___ The data ___

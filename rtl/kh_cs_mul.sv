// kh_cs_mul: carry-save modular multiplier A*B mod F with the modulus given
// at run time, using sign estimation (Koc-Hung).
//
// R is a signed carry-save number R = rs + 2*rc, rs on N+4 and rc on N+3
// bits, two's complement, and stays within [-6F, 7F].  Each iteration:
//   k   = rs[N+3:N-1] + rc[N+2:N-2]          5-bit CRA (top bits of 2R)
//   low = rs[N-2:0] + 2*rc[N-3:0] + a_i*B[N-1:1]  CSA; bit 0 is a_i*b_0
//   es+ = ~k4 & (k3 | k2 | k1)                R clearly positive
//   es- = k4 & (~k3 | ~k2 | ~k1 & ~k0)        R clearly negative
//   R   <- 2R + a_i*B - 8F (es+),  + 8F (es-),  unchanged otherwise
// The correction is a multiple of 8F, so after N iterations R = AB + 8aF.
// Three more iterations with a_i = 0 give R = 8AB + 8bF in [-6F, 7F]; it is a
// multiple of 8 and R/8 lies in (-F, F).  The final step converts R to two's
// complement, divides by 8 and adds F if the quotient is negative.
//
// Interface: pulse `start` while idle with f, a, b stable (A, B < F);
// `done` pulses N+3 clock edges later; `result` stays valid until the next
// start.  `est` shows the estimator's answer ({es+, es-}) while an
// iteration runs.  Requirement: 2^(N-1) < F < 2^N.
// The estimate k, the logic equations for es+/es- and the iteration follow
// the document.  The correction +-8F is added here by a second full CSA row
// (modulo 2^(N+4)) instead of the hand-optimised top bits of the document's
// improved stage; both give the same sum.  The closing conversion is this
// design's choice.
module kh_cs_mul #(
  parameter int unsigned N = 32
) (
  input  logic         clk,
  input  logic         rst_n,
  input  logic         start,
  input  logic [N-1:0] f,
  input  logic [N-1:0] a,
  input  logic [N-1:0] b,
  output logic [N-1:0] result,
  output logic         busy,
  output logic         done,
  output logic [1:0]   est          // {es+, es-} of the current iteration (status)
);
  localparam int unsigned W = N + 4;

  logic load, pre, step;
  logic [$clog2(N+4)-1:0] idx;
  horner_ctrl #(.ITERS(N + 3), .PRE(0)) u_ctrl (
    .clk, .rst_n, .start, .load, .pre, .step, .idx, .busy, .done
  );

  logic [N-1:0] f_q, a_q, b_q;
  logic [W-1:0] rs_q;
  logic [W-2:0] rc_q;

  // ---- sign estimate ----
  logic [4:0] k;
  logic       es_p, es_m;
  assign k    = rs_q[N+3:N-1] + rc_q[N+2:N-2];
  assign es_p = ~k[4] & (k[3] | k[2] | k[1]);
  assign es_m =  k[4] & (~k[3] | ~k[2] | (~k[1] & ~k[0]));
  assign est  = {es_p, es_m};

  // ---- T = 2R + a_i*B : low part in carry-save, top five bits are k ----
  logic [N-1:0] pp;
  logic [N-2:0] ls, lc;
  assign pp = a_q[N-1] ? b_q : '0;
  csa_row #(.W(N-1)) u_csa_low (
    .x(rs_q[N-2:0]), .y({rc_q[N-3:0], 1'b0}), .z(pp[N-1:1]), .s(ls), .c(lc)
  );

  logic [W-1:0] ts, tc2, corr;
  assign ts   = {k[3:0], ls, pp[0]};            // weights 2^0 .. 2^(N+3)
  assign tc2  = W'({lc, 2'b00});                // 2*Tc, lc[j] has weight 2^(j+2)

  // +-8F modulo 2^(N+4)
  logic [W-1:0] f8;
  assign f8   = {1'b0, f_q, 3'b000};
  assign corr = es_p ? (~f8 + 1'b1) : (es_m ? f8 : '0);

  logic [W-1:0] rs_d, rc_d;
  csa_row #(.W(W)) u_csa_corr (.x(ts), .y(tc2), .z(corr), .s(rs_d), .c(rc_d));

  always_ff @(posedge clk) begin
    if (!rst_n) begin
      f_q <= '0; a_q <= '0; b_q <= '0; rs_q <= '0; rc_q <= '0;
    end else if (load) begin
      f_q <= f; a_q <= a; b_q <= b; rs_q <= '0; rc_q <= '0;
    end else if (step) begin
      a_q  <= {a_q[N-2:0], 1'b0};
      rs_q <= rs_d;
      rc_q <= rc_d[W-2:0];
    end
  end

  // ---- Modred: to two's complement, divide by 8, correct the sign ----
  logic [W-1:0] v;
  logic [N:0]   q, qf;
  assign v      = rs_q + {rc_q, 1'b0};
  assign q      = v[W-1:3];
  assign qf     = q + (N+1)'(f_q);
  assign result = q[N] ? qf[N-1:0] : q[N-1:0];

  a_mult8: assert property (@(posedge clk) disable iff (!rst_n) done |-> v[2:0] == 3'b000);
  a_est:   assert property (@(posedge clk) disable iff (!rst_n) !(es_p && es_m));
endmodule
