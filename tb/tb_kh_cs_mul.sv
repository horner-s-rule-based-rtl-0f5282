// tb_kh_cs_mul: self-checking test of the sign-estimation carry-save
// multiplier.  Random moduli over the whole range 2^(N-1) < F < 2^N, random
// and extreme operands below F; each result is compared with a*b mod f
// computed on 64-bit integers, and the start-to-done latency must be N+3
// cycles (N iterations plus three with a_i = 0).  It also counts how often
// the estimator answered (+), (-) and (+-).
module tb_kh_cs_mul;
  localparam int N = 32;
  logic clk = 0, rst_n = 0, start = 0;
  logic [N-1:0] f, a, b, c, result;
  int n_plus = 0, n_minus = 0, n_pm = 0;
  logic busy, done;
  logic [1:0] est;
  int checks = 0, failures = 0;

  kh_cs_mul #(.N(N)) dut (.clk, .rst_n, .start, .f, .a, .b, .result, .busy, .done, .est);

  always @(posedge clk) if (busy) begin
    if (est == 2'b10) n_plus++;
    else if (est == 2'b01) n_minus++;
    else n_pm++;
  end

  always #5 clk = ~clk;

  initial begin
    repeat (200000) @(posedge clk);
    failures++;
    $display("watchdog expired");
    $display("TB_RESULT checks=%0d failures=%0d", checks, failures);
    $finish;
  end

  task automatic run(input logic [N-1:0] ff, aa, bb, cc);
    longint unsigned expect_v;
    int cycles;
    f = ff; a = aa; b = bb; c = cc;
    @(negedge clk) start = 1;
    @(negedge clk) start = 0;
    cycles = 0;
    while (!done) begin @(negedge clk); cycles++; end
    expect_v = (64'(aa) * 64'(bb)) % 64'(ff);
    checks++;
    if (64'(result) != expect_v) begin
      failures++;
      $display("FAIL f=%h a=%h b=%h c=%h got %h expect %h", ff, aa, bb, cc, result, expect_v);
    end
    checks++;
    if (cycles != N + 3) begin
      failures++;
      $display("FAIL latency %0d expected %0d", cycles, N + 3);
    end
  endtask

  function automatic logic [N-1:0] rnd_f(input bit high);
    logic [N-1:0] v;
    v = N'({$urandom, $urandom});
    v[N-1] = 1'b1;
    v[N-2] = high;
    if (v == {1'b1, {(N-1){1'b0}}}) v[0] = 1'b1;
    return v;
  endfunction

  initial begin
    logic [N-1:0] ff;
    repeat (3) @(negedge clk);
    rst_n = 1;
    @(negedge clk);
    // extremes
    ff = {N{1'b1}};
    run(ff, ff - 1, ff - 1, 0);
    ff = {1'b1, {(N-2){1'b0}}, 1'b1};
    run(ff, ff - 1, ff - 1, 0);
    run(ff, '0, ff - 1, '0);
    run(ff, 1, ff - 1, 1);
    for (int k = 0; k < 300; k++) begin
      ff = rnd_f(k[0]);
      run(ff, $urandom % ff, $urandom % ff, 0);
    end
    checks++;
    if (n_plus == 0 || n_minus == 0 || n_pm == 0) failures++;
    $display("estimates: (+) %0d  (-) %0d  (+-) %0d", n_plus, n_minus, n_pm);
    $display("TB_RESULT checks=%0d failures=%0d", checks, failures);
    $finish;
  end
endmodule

___

Assigned task = Search the entries for the word "display", then list each line that holds it.

Result of this task =
    $display("watchdog expired");
    $display("TB_RESULT checks=%0d failures=%0d", checks, failures);
      $display("FAIL f=%h a=%h b=%h c=%h got %h expect %h", ff, aa, bb, cc, result, expect_v);
      $display("FAIL latency %0d expected %0d", cycles, N + 3);
    $display("estimates: (+) %0d  (-) %0d  (+-) %0d", n_plus, n_minus, n_pm);
    $display("TB_RESULT checks=%0d failures=%0d", checks, failures);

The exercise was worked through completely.